|Year : 2021 | Volume
| Issue : 1 | Page : 5-8
Determinants of the risk of intraoperative complications in phacoemulsification among patients with pseudoexfoliation
Pedro Vazquez-Ferreiro1, Francisco J Carrera-Hueso2, Lidia Barreiro Rodriguez3, Marta Diaz-Rey3, María Auxiliadora Ramón Barrios4, Jaime E Poquet Jornet5
1 Department of Ophthalmology, Hospital Virxen da Xunqueira, Cee, A Coruña, Marina Salud, Alicante; Department of Pharmacy and Pharmaceutical Technology, University of Granada, Granada, Spain
2 Department of Pharmacy, Hospital Dr Moliner, Valencia, Spain
3 Department of Ophthalmology, Hospital Virxen da Xunqueira, Cee, A Coruña, Alicante, Spain
4 Department of Pharmacy, University Hospital Dr. Peset, Valencia, Spain
5 Department of Pharmacy, Dénia Hospital, Marina Salud, Alicante, Spain
|Date of Submission||08-Dec-2019|
|Date of Decision||07-Nov-2020|
|Date of Acceptance||07-Dec-2020|
|Date of Web Publication||09-Sep-2021|
Dr. Pedro Vazquez-Ferreiro
Paseo do Alcalde Pepe Sánchez, 7, 15270 Cee, A Coruña
Source of Support: None, Conflict of Interest: None
PURPOSE: The purpose of the study was to study the relationship between pseudoexfoliation (PES) and other predictors in the development of complications in cataract surgery by phacoemulsification in patients with PES.

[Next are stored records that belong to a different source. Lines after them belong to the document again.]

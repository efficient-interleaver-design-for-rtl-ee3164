// Address generator of the 802.16 block interleaver (the state machine that
// drives the RAM banks of the interleaver).
//
// A block of NCBPS coded bits is viewed as a matrix of 12 columns and
// R = NCBPS/12 rows, written row by row (bit k goes to row k/12, column k%12)
// and read column by column: this is the first permutation
// m = (NCBPS/12)*(k%12) + k/12. The bits are stored in NCPC one-bit banks:
// NCPC consecutive coded bits are written at once, bit k into bank k%NCPC at
// offset k/NCPC, so all banks share one write address. Because 12 is a multiple
// of NCPC, a column c lives entirely in bank c%NCPC, at offsets
// c/NCPC + r*(12/NCPC): a column is read from one bank with a plain increment
// of 12/NCPC (12, 6, 3 or 2), and the columns are taken from bank 0, 1, ...
// in turn. Every R/NCPC run of NCPC consecutive rows of a column makes one
// modulation symbol. The second permutation only moves bits inside groups of
// s = ceil(NCPC/2) bits of a symbol: the bit read from row r is placed at
// position s*g + ((u - c) mod s), u = r%s, g = (r%NCPC)/s, which equals
// j = s*floor(m/s) + (m + NCBPS - floor(12m/NCBPS)) mod s.
//
// Double buffering: each bank holds two blocks (half = top part of the
// address). A half is marked full when its last word is written and released
// when its last read address is issued, so reading a block starts the cycle
// after the block is complete and writing goes on into the other half.
//
// Interface: wr_req asks to write one NCPC-bit word; wr_ok says the half being
// written is free, we = wr_req & wr_ok. Each cycle with rd_en the generator
// issues one read: rd_bank, raddr, and rd_pos (position of that bit in the
// symbol, 0 = first bit out). rd_last marks the last bit of a symbol.
// The write and read address counters are the document's; the bit-position
// output for the second permutation is this design's way of realising eq. (2).
module il_addr_gen #(
  parameter int unsigned NCPC  = 6,      // coded bits per subcarrier: 1,2,4,6
  parameter int unsigned NCBPS = 1152,   // interleaver block size
  localparam int unsigned HALF = NCBPS / NCPC,         // words per block
  localparam int unsigned AW   = $clog2(2 * HALF),     // bank address width
  localparam int unsigned BW   = (NCPC > 1) ? $clog2(NCPC) : 1
) (
  input  logic          clk,
  input  logic          rst_n,
  input  logic          wr_req,
  output logic          wr_ok,
  output logic          we,
  output logic [AW-1:0] waddr,
  output logic          rd_en,
  output logic [BW-1:0] rd_bank,
  output logic [AW-1:0] raddr,
  output logic [BW-1:0] rd_pos,
  output logic          rd_last
);
  localparam int unsigned ROWS = NCBPS / 12;
  localparam int unsigned INC  = 12 / NCPC;
  localparam int unsigned S    = (NCPC + 1) / 2;
  localparam int unsigned RW   = $clog2(ROWS);
  localparam int unsigned OW   = $clog2(HALF);

  initial begin
    assert (NCPC == 1 || NCPC == 2 || NCPC == 4 || NCPC == 6)
      else $error("NCPC must be 1, 2, 4 or 6");
    assert (NCBPS % 12 == 0 && ROWS % NCPC == 0)
      else $error("NCBPS must be a multiple of 12*NCPC");
  end

  logic [1:0] full;

  // ---------------- write side ----------------
  logic          wr_half;
  logic [OW-1:0] wr_off;

  assign wr_ok = !full[wr_half];
  assign we    = wr_req && wr_ok;
  assign waddr = AW'(wr_half) * AW'(HALF) + AW'(wr_off);

  logic wr_done;
  assign wr_done = we && (wr_off == OW'(HALF - 1));

  always_ff @(posedge clk) begin
    if (!rst_n) begin
      wr_half <= 1'b0;
      wr_off  <= '0;
    end else if (we) begin
      if (wr_done) begin
        wr_off  <= '0;
        wr_half <= !wr_half;
      end else begin
        wr_off  <= wr_off + 1'b1;
      end
    end
  end

  // ---------------- read side ----------------
  logic          rd_half;
  logic [RW-1:0] row;        // row r of the current column
  logic [3:0]    col;        // column c, 0..11
  logic [BW-1:0] bank;       // c % NCPC
  logic [OW-1:0] base;       // c / NCPC: first offset of the column
  logic [OW-1:0] off;        // base + r*INC
  logic [BW-1:0] rpos;       // r % NCPC
  logic [1:0]    cmod;       // c % S

  assign rd_en   = full[rd_half];
  assign rd_bank = bank;
  assign raddr   = AW'(rd_half) * AW'(HALF) + AW'(off);
  assign rd_last = rd_en && (rpos == BW'(NCPC - 1));

  // Second permutation inside a group of S bits: u -> (u - c) mod S.
  always_comb begin
    int unsigned g, u, v;
    g = int'(rpos) / S;
    u = int'(rpos) % S;
    v = (u + S - int'(cmod)) % S;
    rd_pos = BW'(g * S + v);
  end

  logic col_end, blk_end;
  assign col_end = (row == RW'(ROWS - 1));
  assign blk_end = col_end && (col == 4'd11);

  always_ff @(posedge clk) begin
    if (!rst_n) begin
      rd_half <= 1'b0;
      row     <= '0;
      col     <= '0;
      bank    <= '0;
      base    <= '0;
      off     <= '0;
      rpos    <= '0;
      cmod    <= '0;
    end else if (rd_en) begin
      rpos <= (rpos == BW'(NCPC - 1)) ? '0 : rpos + 1'b1;
      if (!col_end) begin
        row <= row + 1'b1;
        off <= off + OW'(INC);
      end else begin
        row  <= '0;
        cmod <= (cmod == 2'(S - 1)) ? '0 : cmod + 1'b1;
        if (blk_end) begin
          col     <= '0;
          bank    <= '0;
          base    <= '0;
          off     <= '0;
          cmod    <= '0;
          rd_half <= !rd_half;
        end else begin
          col <= col + 1'b1;
          if (bank == BW'(NCPC - 1)) begin
            bank <= '0;
            base <= base + 1'b1;
            off  <= base + 1'b1;
          end else begin
            bank <= bank + 1'b1;
            off  <= base;
          end
        end
      end
    end
  end

  // Full flags: set by the last write of a block, cleared by the last read.
  always_ff @(posedge clk) begin
    if (!rst_n) begin
      full <= '0;
    end else begin
      if (wr_done)           full[wr_half] <= 1'b1;
      if (rd_en && blk_end)  full[rd_half] <= 1'b0;
    end
  end

  // A block can only be completed into a free half.
  assert property (@(posedge clk) disable iff (!rst_n) wr_done |-> !full[wr_half]);
endmodule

METHODS: A retrospective cohort study of patients undergoing cataract surgery by phacoemulsification in the health area of Cee in northwestern Spain during the 2-year period from 2009 to 2010. Capsule rupture, choroidal hemorrhage, and vitreous loss were included as complications and intraoperative nucleus or lens dislocation as the independent variable. PES, age, hardness, type of cataract, myopia, preoperative visual acuity, antiplatelet use, anticoagulant uses, alpha agonist use, mydriasis prior to surgery, anterior chamber depth, and axial length were included as predictor variables. All predictive hierarchical models were tested using as a selection criterion the one minimizing the Akaike index.
RESULTS: A total of 551 patients were initially identified from hospital register, of which 48 were excluded due to the presence of an exclusion factor. After the initial selection, the final sample was 681 eyes of 503 patients. Of the 8192 possible models, a model with the following seven variables was selected: PES, steroid use, alpha agonist use, nuclear hardness, mydriasis, anterior chamber depth, and axial length. The selected model had an Akaike index of 435.4 and an area under the curve of 0.7895 corresponding to a sensitivity of 6.2% and a specificity of 98.5%.
CONCLUSION: PES, nuclear hardness, and alpha agonist use are risk factors strongly predictive of complications.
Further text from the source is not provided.